Unraveled (Guzzi Duet Book 1)(88)



Cara scowled. “The other woman. The whore. A goomah. Say it, Tommas.”

He didn’t even flinch at her truth, simply kept staring at her like it didn’t change a thing about how he thought of her or saw her in his eyes. “If you understand what it means to be that woman, and you can handle it, then I’ll never say a word against your choices and wishes. It is your life—live it how you want to, Cara. Live the way that makes you happy with the person who makes you happy. But the very second you find yourself in too deep, and you want to get out, you know where to find me. Okay?”

“Now beginning regular boarding for flight …”

Cara stood, slinging her bag over her shoulder.

Tommas stood with her. “Okay, Cara? Say the word, that’s all you have to do.”

She smiled, or as much as she could manage. “I won’t need to after today, but thank you.”

“That’s easy to say now, sure.”

“Tommas—”

“Okay, Cara?”

Her brother’s expression hadn’t changed from the moment he’d started talking. Never once had judgement shone in his eyes. He hadn’t shamed her for the things that she had overlooked, or the mess she now found herself in. No, he only cared for her, and her happiness.

Wasn’t that what family was supposed to do?

She forgot what that felt like, to be looked out for, and cared about, by someone who shared her last name and blood.

“Cara?” Tommas pressed again.

“Yeah, Tommas. Okay.”

He nodded, and then waved a hand toward the gate where other passengers had started lining up to hand over their boarding passes. “Have a good flight, Cara. Call me when you get home and have a minute.”

“All right. Thank you, Tommy.”

Tommas shrugged. “It’s what big brothers do, right? Or, what we’re supposed to do.”

Yeah, it was.

She had forgotten that little fact.





Customs was not half as bad coming back through Toronto International Airport as they had been when Cara entered through them in Chicago. The customs officer gave her passport a glance, barely opened her carry-on and purse up fully, and sent her on with a smile.

That was one damn thing to be grateful for.

While the flight from Chicago to Toronto wasn’t a long one, her emotional turbulence meant that Cara wasn’t in a particularly good place. She was exhausted—mentally, and physically. The only thing she wanted to do was get home to her apartment, give her brother the call she promised him, and then lie in her bed for several hours.

She needed sleep.

Cara pushed through customs, and headed toward arrivals where her luggage would be waiting, and a line of taxis outside the exit doors. She had stepped off the escalator when she spotted the guy standing at the very front of a large group of waiting people.

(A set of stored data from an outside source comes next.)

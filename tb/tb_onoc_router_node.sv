// tb_onoc_router_node: self-checking test of one complete router.
//
// Router (1,1) of a 4x4 mesh with buffer size 5, PBRR and X-first routing.
//  1. A single flit from the local input to (3,1) must appear on the east
//     output exactly six clock edges after the edge that stores it: the
//     minimum latency of one hop.
//  2. Traffic on all five inputs with random destinations and priorities
//     while the receivers behind the outputs randomly refuse room. Every flit
//     must come out once, unchanged, on the port that X-first routing gives
//     for its destination (checked with a scoreboard); no flit may appear on
//     an output without room. The test also requires that backpressure
//     happened: input buffers reported full and the scheduler answered with
//     retry at least once.
module tb_onoc_router_node;
  import onoc_pkg::*;

  logic clk = 1'b0, rst_n = 1'b0;
  always #5 clk = ~clk;
  int checks = 0, failures = 0;

  flit_t in_flit  [NPORTS];
  logic  in_avail [NPORTS];
  flit_t out_flit [NPORTS];
  logic  out_avail [NPORTS];

  onoc_router_node #(.X(1), .Y(1)) dut (.clk, .rst_n, .in_flit, .in_avail, .out_flit, .out_avail);

  task automatic check(bit cond, string what);
    checks++;
    if (!cond) begin
      failures++;
      $display("FAIL: %s", what);
    end
  endtask

  function automatic port_e xy_port(flit_t f);
    if (int'(f.dst_x) > 1) return PORT_EAST;
    if (int'(f.dst_x) < 1) return PORT_WEST;
    if (int'(f.dst_y) > 1) return PORT_SOUTH;
    if (int'(f.dst_y) < 1) return PORT_NORTH;
    return PORT_LOCAL;
  endfunction

  // scoreboard: payload -> expected port
  int exp_port [int];
  int n_in = 0, n_out = 0, n_full = 0, n_retry = 0;
  always @(posedge clk) if (rst_n) begin
    for (int p = 0; p < NPORTS; p++) begin
      if (out_flit[p].prio != PRIO_NONE) begin
        int key;
        key = int'(out_flit[p].payload);
        check(out_avail[p], "no flit without room downstream");
        check(exp_port.exists(key), $sformatf("flit %0d expected once", key));
        if (exp_port.exists(key)) begin
          check(exp_port[key] == p, $sformatf("flit %0d on port %0d expected %0d", key, p, exp_port[key]));
          exp_port.delete(key);
        end
        n_out++;
      end
      if (!in_avail[p]) n_full++;
      if (dut.u_sched.retry[p]) n_retry++;
    end
  end

  initial begin
    for (int p = 0; p < NPORTS; p++) begin in_flit[p] = NO_FLIT; out_avail[p] = 1'b1; end
    repeat (3) @(negedge clk);
    rst_n = 1'b1;
    @(negedge clk);
    // ---- 1: single-hop latency
    begin
      flit_t f;
      int t;
      f = NO_FLIT;
      f.prio = PRIO_HIGH; f.dst_x = 2'd3; f.dst_y = 2'd1; f.payload = PAYLOAD_W'(7);
      exp_port[7] = PORT_EAST;
      check(in_avail[PORT_LOCAL], "room in the local input buffer");
      in_flit[PORT_LOCAL] = f;
      @(negedge clk);
      in_flit[PORT_LOCAL] = NO_FLIT;
      t = 1;
      while (out_flit[PORT_EAST].prio == PRIO_NONE && t < 30) begin
        @(negedge clk);
        t++;
      end
      check(t == 6, $sformatf("one hop takes %0d clock edges, expected 6", t));
      check(out_flit[PORT_EAST] == f, "flit unchanged");
      @(negedge clk);
    end
    // ---- 2: random traffic with backpressure
    for (int cyc = 0; cyc < 3000; cyc++) begin
      for (int p = 0; p < NPORTS; p++) begin
        in_flit[p] = NO_FLIT;
        if (cyc < 2400 && in_avail[p] && ($urandom % 100) < 30) begin
          flit_t f;
          f = NO_FLIT;
          f.prio = prio_e'(1 + $urandom % 3);
          f.ts = ts_t'(cyc);
          f.dst_x = coord_t'($urandom % 4);
          f.dst_y = coord_t'($urandom % 4);
          f.payload = PAYLOAD_W'(1000 + n_in);
          exp_port[1000 + n_in] = int'(xy_port(f));
          n_in++;
          in_flit[p] = f;
        end
        out_avail[p] = (cyc >= 2400) || (($urandom % 100) < ((cyc < 1200) ? 40 : 5));
      end
      @(negedge clk);
    end
    check(exp_port.size() == 0, $sformatf("%0d flits never came out", exp_port.size()));
    check(n_out == n_in + 1, $sformatf("%0d in, %0d out", n_in + 1, n_out));
    check(n_in > 300, "enough traffic");
    check(n_full > 0, "input buffers filled up");
    check(n_retry > 0, $sformatf("scheduler retried (%0d)", n_retry));
    $display("TB_RESULT checks=%0d failures=%0d", checks, failures);
    $finish;
  end

  initial begin
    repeat (10000) @(posedge clk);
    failures++;
    $display("FAIL: watchdog");
    $display("TB_RESULT checks=%0d failures=%0d", checks, failures);
    $finish;
  end
endmodule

Several held signs with last names scrawled on them, waiting to pick up someone from their arriving flights.

Not this man.

Chris didn’t need to.

Wearing all black, his hair smoothed back, and a flat smile plastered on his face, Cara let out a sigh at the sight of Chris.

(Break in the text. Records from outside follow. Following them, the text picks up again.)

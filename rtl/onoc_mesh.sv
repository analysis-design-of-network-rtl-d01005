// onoc_mesh: communication backbone, MESH_X x MESH_Y routers joined by links.
//
// Router (x,y) sits at column x, row y. Its east output feeds the west input
// of router (x+1,y), its south output the north input of (x,y+1), and the
// reverse links run the other way; each link is a flit bus plus the room
// signal of the receiving input buffer. Ports on the mesh edge have no
// neighbour: their input carries no flit and their output never has room, so
// a router never sends a flit there (dimension-order routing cannot pick
// them). The local port of router n = y*MESH_X + x is brought out as
// local_in/local_in_avail (from the producer's network interface) and
// local_out/local_out_avail (to the consumer's). Every router has the same
// buffer size, service levels and routing algorithm; each gets its own seed
// for XY-random routing. The 4x4 size is the design's main configuration.
module onoc_mesh
  import onoc_pkg::*;
#(
  parameter int unsigned MESH_X    = 4,
  parameter int unsigned MESH_Y    = 4,
  parameter int unsigned BUFF_SIZE = 5,
  parameter sl_e         BUF_SL    = SL_PBRR,
  parameter sl_e         SCHED_SL  = SL_PBRR,
  parameter route_e      ROUTING   = RT_XY,
  localparam int unsigned N        = MESH_X * MESH_Y
) (
  input  logic  clk,
  input  logic  rst_n,
  input  flit_t local_in        [N],
  output logic  local_in_avail  [N],
  output flit_t local_out       [N],
  input  logic  local_out_avail [N]
);
  // per router, per port
  flit_t in_flit   [N][NPORTS];
  logic  in_avail  [N][NPORTS];
  flit_t out_flit  [N][NPORTS];
  logic  out_avail [N][NPORTS];

  for (genvar y = 0; y < MESH_Y; y++) begin : g_y
    for (genvar x = 0; x < MESH_X; x++) begin : g_x
      localparam int unsigned n = y * MESH_X + x;

      onoc_router_node #(
        .X(x), .Y(y), .BUFF_SIZE(BUFF_SIZE), .BUF_SL(BUF_SL), .SCHED_SL(SCHED_SL),
        .ROUTING(ROUTING), .SEED(16'hACE1 ^ 16'(n * 40503 + 1))
      ) u_router (
        .clk, .rst_n,
        .in_flit  (in_flit[n]),
        .in_avail (in_avail[n]),
        .out_flit (out_flit[n]),
        .out_avail(out_avail[n])
      );

      // local port
      assign in_flit[n][PORT_LOCAL]   = local_in[n];
      assign local_in_avail[n]        = in_avail[n][PORT_LOCAL];
      assign local_out[n]             = out_flit[n][PORT_LOCAL];
      assign out_avail[n][PORT_LOCAL] = local_out_avail[n];

      // north neighbour (x, y-1)
      if (y > 0) begin : g_n
        assign in_flit[n][PORT_NORTH]   = out_flit[n-MESH_X][PORT_SOUTH];
        assign out_avail[n][PORT_NORTH] = in_avail[n-MESH_X][PORT_SOUTH];
      end else begin : g_n_edge
        assign in_flit[n][PORT_NORTH]   = NO_FLIT;
        assign out_avail[n][PORT_NORTH] = 1'b0;
      end
      // south neighbour (x, y+1)
      if (y < MESH_Y - 1) begin : g_s
        assign in_flit[n][PORT_SOUTH]   = out_flit[n+MESH_X][PORT_NORTH];
        assign out_avail[n][PORT_SOUTH] = in_avail[n+MESH_X][PORT_NORTH];
      end else begin : g_s_edge
        assign in_flit[n][PORT_SOUTH]   = NO_FLIT;
        assign out_avail[n][PORT_SOUTH] = 1'b0;
      end
      // east neighbour (x+1, y)
      if (x < MESH_X - 1) begin : g_e
        assign in_flit[n][PORT_EAST]   = out_flit[n+1][PORT_WEST];
        assign out_avail[n][PORT_EAST] = in_avail[n+1][PORT_WEST];
      end else begin : g_e_edge
        assign in_flit[n][PORT_EAST]   = NO_FLIT;
        assign out_avail[n][PORT_EAST] = 1'b0;
      end
      // west neighbour (x-1, y)
      if (x > 0) begin : g_w
        assign in_flit[n][PORT_WEST]   = out_flit[n-1][PORT_EAST];
        assign out_avail[n][PORT_WEST] = in_avail[n-1][PORT_EAST];
      end else begin : g_w_edge
        assign in_flit[n][PORT_WEST]   = NO_FLIT;
        assign out_avail[n][PORT_WEST] = 1'b0;
      end
    end
  end

endmodule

She had wanted to go home. She’d hoped for a little bit of time before she would need to have an actual face-to-face meeting with Gian. Some breathing room to get her thoughts and feelings in order, so that when she did see him, her raging emotional vomit didn’t spill all the way out, making a mess of everything it could reach. Surely, she wasn’t asking for a lot.

Apparently, Gian was not going to give Cara that option. Well, he would have nobody to blame but himself when he faced her anger. He could have given her a day or two—anything—to let his lies sink in.

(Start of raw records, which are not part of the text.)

// tb_onoc_mesh: self-checking test of the 4x4 mesh backbone.
//
//  1. One flit from router 0 at (0,0) to router 15 at (3,3) passes seven
//     routers (X-first: three hops east, three south, then out locally). With
//     six clock edges per router it must reach the local output after 7*6 =
//     42 edges.
//  2. Every local port injects random flits (random destination and
//     priority, payload = unique tag) whenever its input buffer has room, at
//     about 0.2 flits per cycle, while the local receivers occasionally
//     refuse room. Each flit must arrive exactly once, unchanged, at the local
//     output of its destination router.
module tb_onoc_mesh;
  import onoc_pkg::*;

  logic clk = 1'b0, rst_n = 1'b0;
  always #5 clk = ~clk;
  int checks = 0, failures = 0;

  localparam int N = 16;
  flit_t local_in [N];
  logic  local_in_avail [N];
  flit_t local_out [N];
  logic  local_out_avail [N];

  onoc_mesh dut (.clk, .rst_n, .local_in, .local_in_avail, .local_out, .local_out_avail);

  task automatic check(bit cond, string what);
    checks++;
    if (!cond) begin
      failures++;
      $display("FAIL: %s", what);
    end
  endtask

  int exp_node [int];
  flit_t sent [int];
  int n_in = 0, n_out = 0;
  always @(posedge clk) if (rst_n) begin
    for (int n = 0; n < N; n++) begin
      if (local_out[n].prio != PRIO_NONE) begin
        int key;
        key = int'(local_out[n].payload);
        check(local_out_avail[n], "no flit without room");
        check(exp_node.exists(key), $sformatf("flit %0d delivered once", key));
        if (exp_node.exists(key)) begin
          check(exp_node[key] == n, $sformatf("flit %0d at node %0d expected %0d", key, n, exp_node[key]));
          check(local_out[n] == sent[key], "flit unchanged");
          exp_node.delete(key);
          sent.delete(key);
        end
        n_out++;
      end
    end
  end

  initial begin
    for (int n = 0; n < N; n++) begin local_in[n] = NO_FLIT; local_out_avail[n] = 1'b1; end
    repeat (3) @(negedge clk);
    rst_n = 1'b1;
    @(negedge clk);
    begin
      flit_t f;
      int t;
      f = NO_FLIT;
      f.prio = PRIO_MID; f.dst_x = 2'd3; f.dst_y = 2'd3; f.payload = PAYLOAD_W'(5);
      exp_node[5] = 15; sent[5] = f;
      local_in[0] = f;
      @(negedge clk);
      local_in[0] = NO_FLIT;
      t = 1;
      while (local_out[15].prio == PRIO_NONE && t < 100) begin
        @(negedge clk);
        t++;
      end
      check(t == 42, $sformatf("(0,0) to (3,3) took %0d clock edges, expected 42", t));
      @(negedge clk);
    end
    for (int cyc = 0; cyc < 6000; cyc++) begin
      for (int n = 0; n < N; n++) begin
        local_in[n] = NO_FLIT;
        if (cyc < 4000 && local_in_avail[n] && ($urandom % 100) < 20) begin
          flit_t f;
          int d;
          f = NO_FLIT;
          d = $urandom % N;
          f.prio = prio_e'(1 + $urandom % 3);
          f.ts = ts_t'(cyc);
          f.src_x = coord_t'(n % 4); f.src_y = coord_t'(n / 4);
          f.dst_x = coord_t'(d % 4); f.dst_y = coord_t'(d / 4);
          f.payload = PAYLOAD_W'(100 + n_in);
          exp_node[100 + n_in] = d;
          sent[100 + n_in] = f;
          n_in++;
          local_in[n] = f;
        end
        local_out_avail[n] = (cyc >= 4000) || (($urandom % 100) < 70);
      end
      @(negedge clk);
    end
    check(exp_node.size() == 0, $sformatf("%0d flits never arrived", exp_node.size()));
    check(n_out == n_in + 1, $sformatf("%0d in, %0d out", n_in + 1, n_out));
    check(n_in > 1000, $sformatf("enough traffic (%0d)", n_in));
    $display("TB_RESULT checks=%0d failures=%0d", checks, failures);
    $finish;
  end

  initial begin
    repeat (20000) @(posedge clk);
    failures++;
    $display("FAIL: watchdog");
    $display("TB_RESULT checks=%0d failures=%0d", checks, failures);
    $finish;
  end
endmodule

“Miss Rossi?” Chris asked as he came to stand in front of Cara.

She looked him over. “Gian sent you, Chris?”

“Sì, miss.”

“I suppose if I said that I didn’t want to go see Gian, it won’t make much of a difference, huh?”

He smirked a bit. “I’m to deliver you to his penthouse, nowhere else. I only follow orders. It would be best if you didn’t make a scene. Either way, the penthouse is it.”

“Wonderful.” Cara crossed her arms.

“I will take you home once you’re done with the boss.”

The boss.

Cara didn’t miss the man’s choice of words, in regards to Gian. Was that what had happened while she was gone? Was that what he had sent her away for, so that he could take over the new boss’s seat, and get his revenge for his grandfather at the same time?

She wasn’t stupid, of course, and she knew how volatile and dangerous things had started to become before Gian sent her away. Incidents that had come far too close to Cara and Gian. Still, he never talked details. He was always careful, in that sense, and only gave her the barest bones of information. Just enough to tide her over.

For good reason, her mind taunted, you’re not his wife.

Nothing Gian ever told Cara would be safe.

Not in court.

Goomahs didn’t get that sort of closeness with their men.

Whores got nothing.

It only pissed her off even more. Cara had thought she knew everything about Gian that was important, things a man who loved her should tell her. Even a man like him, involved in things that put a constant target on his back.